** Data excerpts **
_____

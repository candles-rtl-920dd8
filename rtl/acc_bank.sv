// acc_bank: one bank of the second-level (L2) accumulator buffer of a CANDLES PE.
//
// 64 entries of 24-bit partial sums (32 banks make the 6 KB buffer). Port A is a
// read-modify-write adder: when add_en is high, mem[add_addr] += add_val at the clock
// edge; it serves PSUM-filter evictions and partial sums received from a neighbour
// PE. Port B reads an entry combinationally and clears it at the edge (rc_en), which
// drains the results of a tile and leaves the bank zeroed for the next one. clr_en
// zeroes one entry (used to initialise the bank after reset). If port A and port B
// hit the same entry in one cycle, the clear wins and the add is lost: the PE never
// does both at once. Depth and width follow the published design; the port set and
// clear-on-read are this design's choice.
module acc_bank
  import candles_pkg::*;
#(
  parameter int DEPTH = 64,
  localparam int AW = $clog2(DEPTH)
) (
  input  logic          clk,
  input  logic          add_en,
  input  logic [AW-1:0] add_addr,
  input  psum_t         add_val,
  input  logic          rc_en,
  input  logic [AW-1:0] rc_addr,
  output psum_t         rc_data,
  input  logic          clr_en,
  input  logic [AW-1:0] clr_addr
);
  psum_t mem [DEPTH];

  assign rc_data = mem[rc_addr];

  always_ff @(posedge clk) begin
    if (add_en) mem[add_addr] <= mem[add_addr] + add_val;
    if (rc_en)  mem[rc_addr]  <= '0;
    if (clr_en) mem[clr_addr] <= '0;
  end
endmodule
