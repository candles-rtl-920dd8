// tb_acc_bank: accumulates random values into random entries of one L2 bank, checks
// read-and-clear results against a testbench model, and checks that reading clears.
module tb_acc_bank;
  import candles_pkg::*;
  logic clk = 0, add_en = 0, rc_en = 0, clr_en = 0;
  logic [5:0] add_addr = 0, rc_addr = 0, clr_addr = 0;
  psum_t add_val = 0, rc_data;
  int model [64];
  int checks = 0, failures = 0;

  acc_bank dut (.*);
  always #5 clk = ~clk;

  initial begin
    #200000; failures++;
    $display("TB_RESULT checks=%0d failures=%0d", checks, failures);
    $finish;
  end

  initial begin
    for (int e = 0; e < 64; e++) begin
      clr_en = 1; clr_addr = 6'(e); model[e] = 0;
      @(posedge clk); #1;
    end
    clr_en = 0;
    for (int t = 0; t < 1000; t++) begin
      int v;
      add_en = 1; add_addr = 6'($urandom % 64);
      v = int'($urandom % 2001) - 1000;
      add_val = psum_t'(v);
      model[add_addr] += v;
      @(posedge clk); #1;
    end
    add_en = 0;
    for (int e = 0; e < 64; e++) begin
      rc_addr = 6'(e); rc_en = 1; #1;
      checks++;
      if (int'(rc_data) != model[e]) begin
        failures++; $display("FAIL entry %0d got %0d exp %0d", e, rc_data, model[e]);
      end
      @(posedge clk); #1;
      rc_en = 0; #1;
      checks++;
      if (rc_data != 0) begin failures++; $display("FAIL entry %0d not cleared", e); end
    end
    $display("TB_RESULT checks=%0d failures=%0d", checks, failures);
    $finish;
  end
endmodule
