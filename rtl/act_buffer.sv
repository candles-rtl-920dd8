// act_buffer: activation buffer of a CANDLES PE.
//
// Holds one slice of the PE's activations: one compressed group of four non-zero
// activations for each of the 64 channels assigned to the PE (256 activations with
// their index metadata). A write stores a group arriving from the central buffer and
// sets the channel's valid bit when the group holds at least one activation; clear
// empties all valid bits before a new slice. chan_valid lets the PE skip channels
// whose feature-map slice is empty in the same cycle. Reads are combinational.
// Capacity follows the published design; the entry format is this design's own.
module act_buffer
  import candles_pkg::*;
#(
  parameter int GROUPS = 64,
  localparam int AW = $clog2(GROUPS)
) (
  input  logic               clk,
  input  logic               rst_n,
  input  logic               clear,
  input  logic               wr_en,
  input  logic [AW-1:0]      wr_addr,
  input  act_group_t         wr_data,
  input  logic [AW-1:0]      rd_addr,
  output act_group_t         rd_data,
  output logic [GROUPS-1:0]  chan_valid
);
  act_group_t mem [GROUPS];

  assign rd_data = mem[rd_addr];

  always_ff @(posedge clk) begin
    if (wr_en) mem[wr_addr] <= wr_data;
  end

  always_ff @(posedge clk or negedge rst_n) begin
    if (!rst_n) chan_valid <= '0;
    else begin
      if (clear) chan_valid <= '0;
      if (wr_en) chan_valid[wr_addr] <= |wr_data.valid;
    end
  end
endmodule
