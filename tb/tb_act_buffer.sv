// tb_act_buffer: writes a slice of random activation groups (some empty), checks the
// stored groups and the per-channel valid bits, then checks that clear empties them.
module tb_act_buffer;
  import candles_pkg::*;
  logic clk = 0, rst_n = 0, clear = 0, wr_en = 0;
  logic [5:0] wr_addr = 0, rd_addr = 0;
  act_group_t wr_data = '0, rd_data;
  logic [63:0] chan_valid;
  act_group_t model [64];
  int checks = 0, failures = 0;

  act_buffer dut (.*);
  always #5 clk = ~clk;

  initial begin
    #200000; failures++;
    $display("TB_RESULT checks=%0d failures=%0d", checks, failures);
    $finish;
  end

  initial begin
    repeat (2) @(posedge clk);
    rst_n = 1;
    for (int c = 0; c < 64; c++) begin
      model[c] = act_group_t'({$urandom, $urandom});
      if (c % 3 == 0) model[c].valid = '0;
      wr_en = 1; wr_addr = 6'(c); wr_data = model[c];
      @(posedge clk); #1;
    end
    wr_en = 0;
    for (int c = 0; c < 64; c++) begin
      rd_addr = 6'(c); #1;
      checks += 2;
      if (rd_data != model[c]) begin failures++; $display("FAIL data ch %0d", c); end
      if (chan_valid[c] != (model[c].valid != 0)) begin failures++; $display("FAIL valid ch %0d", c); end
    end
    clear = 1; @(posedge clk); #1; clear = 0;
    checks++;
    if (chan_valid != 0) begin failures++; $display("FAIL clear"); end
    $display("TB_RESULT checks=%0d failures=%0d", checks, failures);
    $finish;
  end
endmodule
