// central_buffer: the 640 KB buffer shared by all PEs, on the west edge of the mesh.
//
// 65536 words of 80 bits. It has two jobs:
//   - activation refill: a PE sends an ACTREQ flit naming an activation slice; the
//     request waits in a 64-deep FIFO and is then answered with 64 ACT flits, one
//     activation group per channel, read from word act_base + {pe, slice, channel}
//     (pe = 8*y + x). Flits leave on the row of the requesting PE.
//   - result aggregation: a RESULT flit adds its 24-bit partial sum into bits
//     [23:0] of the word it names (read-modify-write); this is where sums over the
//     positions of a larger kernel and over PE pairs meet.
// Each row port has a one-flit holding register (in_ready = register empty); one
// held flit per cycle is taken, chosen round-robin over the rows.
// The host port (wr_*) writes words, the read port (rd_*) returns a word one cycle
// after its address and serves the PPU and the host. The host writes only while no
// job runs. idle is high when no flit is held and no request is queued or being answered.
// 640 KB, the 80-bit width and the role of the buffer follow the published design;
// the word layout, the request protocol and the single array standing for what
// would be several banked SRAM macros are this design's own.
module central_buffer
  import candles_pkg::*;
#(
  parameter int DEPTH  = 65536,
  parameter int NROW   = 8,
  parameter int REQ_DEPTH = 64,
  localparam int AW    = $clog2(DEPTH)
) (
  input  logic                 clk,
  input  logic                 rst_n,
  input  logic [AW-1:0]        act_base,
  input  logic                 wr_en,
  input  logic [AW-1:0]        wr_addr,
  input  logic [CB_WORD_W-1:0] wr_data,
  input  logic [AW-1:0]        rd_addr,
  output logic [CB_WORD_W-1:0] rd_data,
  input  logic                 in_valid  [NROW],
  input  flit_t                in_flit   [NROW],
  output logic                 in_ready  [NROW],
  output logic                 out_valid [NROW],
  output flit_t                out_flit  [NROW],
  input  logic                 out_ready [NROW],
  output logic                 idle,
  output logic [31:0]          st_requests,
  output logic [31:0]          st_results
);
  localparam int RW = $clog2(NROW);
  localparam int QW = $clog2(REQ_DEPTH);

  logic [CB_WORD_W-1:0] mem [DEPTH];

  // request FIFO: {x, y, slice}
  logic [8:0]  rq [REQ_DEPTH];
  logic [QW:0] rq_cnt;
  logic [QW-1:0] rq_rd, rq_wr;

  // input arbitration
  logic [RW-1:0] rr;
  logic          acc_v;
  logic [RW-1:0] acc_r;
  flit_t         acc_f;
  logic          rq_full;

  assign rq_full = (rq_cnt == (QW+1)'(REQ_DEPTH));

  // one-flit holding register per row; in_ready is registered (not full)
  logic  hb_v [NROW];
  flit_t hb_f [NROW];

  logic [RW-1:0] cand [NROW];
  always_comb begin
    acc_v = 1'b0;
    acc_r = '0;
    for (int k = NROW-1; k >= 0; k--) begin
      cand[k] = RW'((int'(rr) + k) % NROW);
      if (hb_v[cand[k]] && !(hb_f[cand[k]].kind == FL_ACTREQ && rq_full)) begin
        acc_v = 1'b1;
        acc_r = cand[k];
      end
    end
    acc_f = hb_f[acc_r];
    for (int r = 0; r < NROW; r++) in_ready[r] = !hb_v[r];
  end

  always_ff @(posedge clk or negedge rst_n) begin
    if (!rst_n) begin
      for (int r = 0; r < NROW; r++) begin
        hb_v[r] <= 1'b0;
        hb_f[r] <= '0;
      end
    end else begin
      for (int r = 0; r < NROW; r++) begin
        if (acc_v && acc_r == RW'(r)) hb_v[r] <= 1'b0;
        if (in_valid[r] && in_ready[r]) begin
          hb_v[r] <= 1'b1;
          hb_f[r] <= in_flit[r];
        end
      end
    end
  end

  // dispatcher
  logic       disp;
  logic [2:0] d_x, d_y, d_slice;
  logic [5:0] d_ch;
  logic [AW-1:0] d_addr;
  logic       pop;

  assign d_addr = act_base + AW'({d_y, d_x, d_slice, d_ch});
  assign pop    = !disp && rq_cnt != '0;

  always_comb begin
    for (int r = 0; r < NROW; r++) begin
      out_valid[r] = disp && (d_y == 3'(r));
      out_flit[r]  = '0;
      out_flit[r].kind = FL_ACT;
      out_flit[r].dx   = d_x;
      out_flit[r].dy   = d_y;
      out_flit[r].addr = 16'(d_ch);
      out_flit[r].data = 64'(mem[d_addr][$bits(act_group_t)-1:0]);
    end
  end

  always_comb begin
    idle = !disp && rq_cnt == '0;
    for (int r = 0; r < NROW; r++) if (hb_v[r]) idle = 1'b0;
  end

  logic rq_push;
  assign rq_push = acc_v && acc_f.kind == FL_ACTREQ;

  always_ff @(posedge clk) begin
    if (wr_en) mem[wr_addr] <= wr_data;
    else if (acc_v && acc_f.kind == FL_RESULT)
      mem[AW'(acc_f.addr)][PSUM_W-1:0] <= mem[AW'(acc_f.addr)][PSUM_W-1:0] + acc_f.data[PSUM_W-1:0];
    rd_data <= mem[rd_addr];
    if (rq_push) rq[rq_wr] <= {acc_f.sx, acc_f.sy, acc_f.addr[2:0]};
  end

  always_ff @(posedge clk or negedge rst_n) begin
    if (!rst_n) begin
      rr <= '0;
      rq_cnt <= '0; rq_rd <= '0; rq_wr <= '0;
      disp <= 1'b0; d_x <= '0; d_y <= '0; d_slice <= '0; d_ch <= '0;
      st_requests <= '0; st_results <= '0;
    end else begin
      if (acc_v) rr <= acc_r + 1'b1;
      if (acc_v && acc_f.kind == FL_RESULT) st_results <= st_results + 1;
      if (rq_push) rq_wr <= rq_wr + 1'b1;
      if (pop) begin
        {d_x, d_y, d_slice} <= rq[rq_rd];
        d_ch <= '0;
        disp <= 1'b1;
        rq_rd <= rq_rd + 1'b1;
        st_requests <= st_requests + 1;
      end else if (disp && out_ready[d_y]) begin
        d_ch <= d_ch + 1'b1;
        if (d_ch == 6'(CT-1)) disp <= 1'b0;
      end
      rq_cnt <= rq_cnt + (QW+1)'(rq_push) - (QW+1)'(pop);
    end
  end

  a_word_fits: assert property (@(posedge clk) disable iff (!rst_n)
    acc_v && acc_f.kind == FL_RESULT |-> 17'(acc_f.addr) < 17'(DEPTH));
endmodule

_____

** Task directions **
For this exercise, copy every line of the data that holds "from".

** Response to the task **
// edge; it serves PSUM-filter evictions and partial sums received from a neighbour
// their index metadata). A write stores a group arriving from the central buffer and
//     activation group per channel, read from word act_base + {pe, slice, channel}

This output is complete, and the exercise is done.